## WORK ITEM
Which lines of the records below contain the word "MAXM"? Copy each of them out.

## DATA LISTING
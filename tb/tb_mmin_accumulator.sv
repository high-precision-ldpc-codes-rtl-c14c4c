// tb_mmin_accumulator: checks the M-min* accumulator.
//
// Random reordered streams chi (edges 1..d-1, then the minimum at node_end)
// are applied back to back with the control unit's schedule. Two cycles after
// node_end theta0 must equal the in-order M-min* fold of the first d-1
// values and theta1 the fold continued with the last one, both computed with
// ldpc_ref_pkg::mmin_ref. The theta registers must then hold until the next
// node's results arrive.
module tb_mmin_accumulator;
  import ldpc_ref_pkg::*;
  localparam int MW = 5;
  localparam int T = 400;

  logic clk = 1'b0, rst_n = 1'b0;
  logic acc_en, acc_first, node_end;
  logic [MW-1:0] chi, theta0, theta1;

  mmin_accumulator dut (.*);

  always #5 clk = ~clk;

  int checks = 0, failures = 0;
  bit a_acc[T], a_afirst[T], a_end[T], a_chk[T];
  int a_chi[T], a_t0[T], a_t1[T];
  int degs[] = '{2, 3, 4, 6, 9, 9, 14, 20, 30};

  initial begin
    int s, e, acc, lastc;
    s = 0;
    lastc = 0;
    foreach (degs[n]) begin
      int d;
      d = degs[n];
      // edge 0 of a node carries nothing into the accumulator
      for (int k = 1; k < d; k++) begin
        a_chi[s+k] = $urandom_range(0, (1 << MW) - 1);
        a_acc[s+k] = 1'b1;
        a_afirst[s+k] = (k == 1);
      end
      acc = a_chi[s+1];
      for (int k = 2; k < d; k++) acc = mmin_ref(a_chi[s+k], acc);
      e = s + d;
      a_end[e] = 1'b1;
      a_chi[e] = $urandom_range(0, (1 << MW) - 1);
      // results visible from e+2 until the next node's e'+1
      for (int c = e + 2; c < e + 2 + d; c++) begin
        a_chk[c] = 1'b1;
        a_t0[c] = acc;
        a_t1[c] = mmin_ref(a_chi[e], acc);
      end
      s = e;
    end
    {acc_en, acc_first, node_end} = '0;
    chi = '0;
    repeat (2) @(negedge clk);
    rst_n = 1'b1;
    for (int c = 0; c < T; c++) begin
      @(negedge clk);
      acc_en = a_acc[c]; acc_first = a_afirst[c]; node_end = a_end[c];
      chi = MW'(a_chi[c]);
      #1;
      if (a_chk[c]) begin
        checks++;
        if (int'(theta0) != a_t0[c] || int'(theta1) != a_t1[c]) begin
          failures++;
          $display("cycle %0d: theta %0d/%0d expected %0d/%0d", c, theta0, theta1, a_t0[c], a_t1[c]);
        end
      end
    end
    $display("TB_RESULT checks=%0d failures=%0d", checks, failures);
    $finish;
  end

  initial begin
    repeat (T + 100) @(posedge clk);
    failures++;
    $display("watchdog expired");
    $display("TB_RESULT checks=%0d failures=%0d", checks, failures);
    $finish;
  end
endmodule
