// vnp_serial: serial variable node processor.
//
// It computes the variable-to-check messages of one variable node,
//   mu_ij = lambda_j + sum over k in M(j)\i of eps_kj,
// from a serial stream of its check-to-variable messages eps. An adder
// accumulates lambda plus all incoming messages; the messages wait in a
// circular buffer and, once the node is complete, each output is the total
// minus the edge's own message, saturated to the message width. The total
// itself (the a-posteriori LLR) and the hard decision are output alongside.
// LLRs follow the convention of the check node sign rule, L = log(P(1)/P(0)),
// so a positive total decides bit 1 (a zero total decides 0). The update rule is the decoder's; the document gives only the
// function of a serial VNP, so this accumulate-then-subtract structure, the
// two's-complement internal arithmetic, the saturation and the latency of
// d_VN + 2 cycles (matching the check node processor) are this design's own.
//
// Interface: like cnp_p1 (node_sync on edge 0, in_valid on every edge, a node
// closes on the next node_sync), plus lambda, the channel LLR of the node in
// sign-magnitude form, sampled with node_sync && in_valid. Nodes must come in
// non-decreasing degree order. Outputs: out_msg per edge while out_valid,
// app and hard_bit constant over a node's output cycles.
module vnp_serial #(
  parameter int unsigned NM      = ldpc_pkg::NM_DEF,
  parameter int unsigned NL      = ldpc_pkg::NL_DEF,
  parameter int unsigned DVN_MAX = ldpc_pkg::DVN_MAX_DEF,
  localparam int unsigned IW     = $clog2(DVN_MAX + 1),
  localparam int unsigned SW     = ((NL > NM) ? NL : NM) + IW + 1
) (
  input  logic                 clk,
  input  logic                 rst_n,
  input  logic                 node_sync,
  input  logic                 in_valid,
  input  logic [NM-1:0]        in_msg,
  input  logic [NL-1:0]        lambda,
  output logic                 out_valid,
  output logic                 out_first,
  output logic [NM-1:0]        out_msg,
  output logic signed [SW-1:0] app,
  output logic                 hard_bit,
  output logic                 order_err,
  output logic                 proto_err
);

  localparam int unsigned DEPTH = DVN_MAX + 2;
  localparam int unsigned AW    = $clog2(DEPTH);
  localparam logic signed [SW-1:0] MAXM = SW'((1 << (NM - 1)) - 1);

  // The shared control unit also provides edge indices and the degree;
  // this processor only needs the strobes, so k_idx, acc_first, fin_deg and
  // out_idx stay unconnected inside (lint reports them as unused).
  logic          if_first, if_acc, acc_first, node_end, fin_load;
  logic [IW-1:0] k_idx, fin_deg, out_idx;

  cn_control_unit #(.DCN_MAX(DVN_MAX), .MIN_DEG(1)) u_cu (
    .clk, .rst_n, .node_sync, .in_valid,
    .if_first, .if_acc, .acc_first, .k_idx, .node_end,
    .fin_load, .fin_deg, .out_valid, .out_first, .out_idx,
    .order_err, .proto_err
  );

  function automatic logic signed [SW-1:0] sm2tc_m(input logic [NM-1:0] v);
    logic signed [SW-1:0] m;
    m = SW'(v[NM-2:0]);
    return v[NM-1] ? -m : m;
  endfunction

  function automatic logic signed [SW-1:0] sm2tc_l(input logic [NL-1:0] v);
    logic signed [SW-1:0] m;
    m = SW'(v[NL-2:0]);
    return v[NL-1] ? -m : m;
  endfunction

  logic [NM-1:0]        buf_q [DEPTH];
  logic [AW-1:0]        wr_q, rd_q;
  logic signed [SW-1:0] sum_q, tot_pre_q, tot_q;
  logic signed [SW-1:0] ext, mag;
  logic                 push;

  assign push = if_first || if_acc;

  always_ff @(posedge clk or negedge rst_n) begin
    if (!rst_n) begin
      sum_q     <= '0;
      tot_pre_q <= '0;
      tot_q     <= '0;
      wr_q      <= '0;
      rd_q      <= '0;
    end else begin
      if (if_first)    sum_q <= sm2tc_l(lambda) + sm2tc_m(in_msg);
      else if (if_acc) sum_q <= sum_q + sm2tc_m(in_msg);
      if (node_end) tot_pre_q <= sum_q;
      if (fin_load) tot_q     <= tot_pre_q;
      if (push) wr_q <= (32'(wr_q) == DEPTH - 1) ? '0 : wr_q + AW'(1);
      if (out_valid) rd_q <= (32'(rd_q) == DEPTH - 1) ? '0 : rd_q + AW'(1);
    end
  end

  // Message buffer, written without reset (contents are only read after
  // being written).
  always_ff @(posedge clk) begin
    if (push) buf_q[wr_q] <= in_msg;
  end

  always_comb begin
    ext = tot_q - sm2tc_m(buf_q[rd_q]);
    mag = (ext < 0) ? -ext : ext;
    if (mag > MAXM) mag = MAXM;
    out_msg = {ext < 0, mag[NM-2:0]};
  end

  assign app      = tot_q;
  assign hard_bit = tot_q > 0;

endmodule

## RESPONSE TO THIS EXERCISE
  localparam logic signed [SW-1:0] MAXM = SW'((1 << (NM - 1)) - 1);
    if (mag > MAXM) mag = MAXM;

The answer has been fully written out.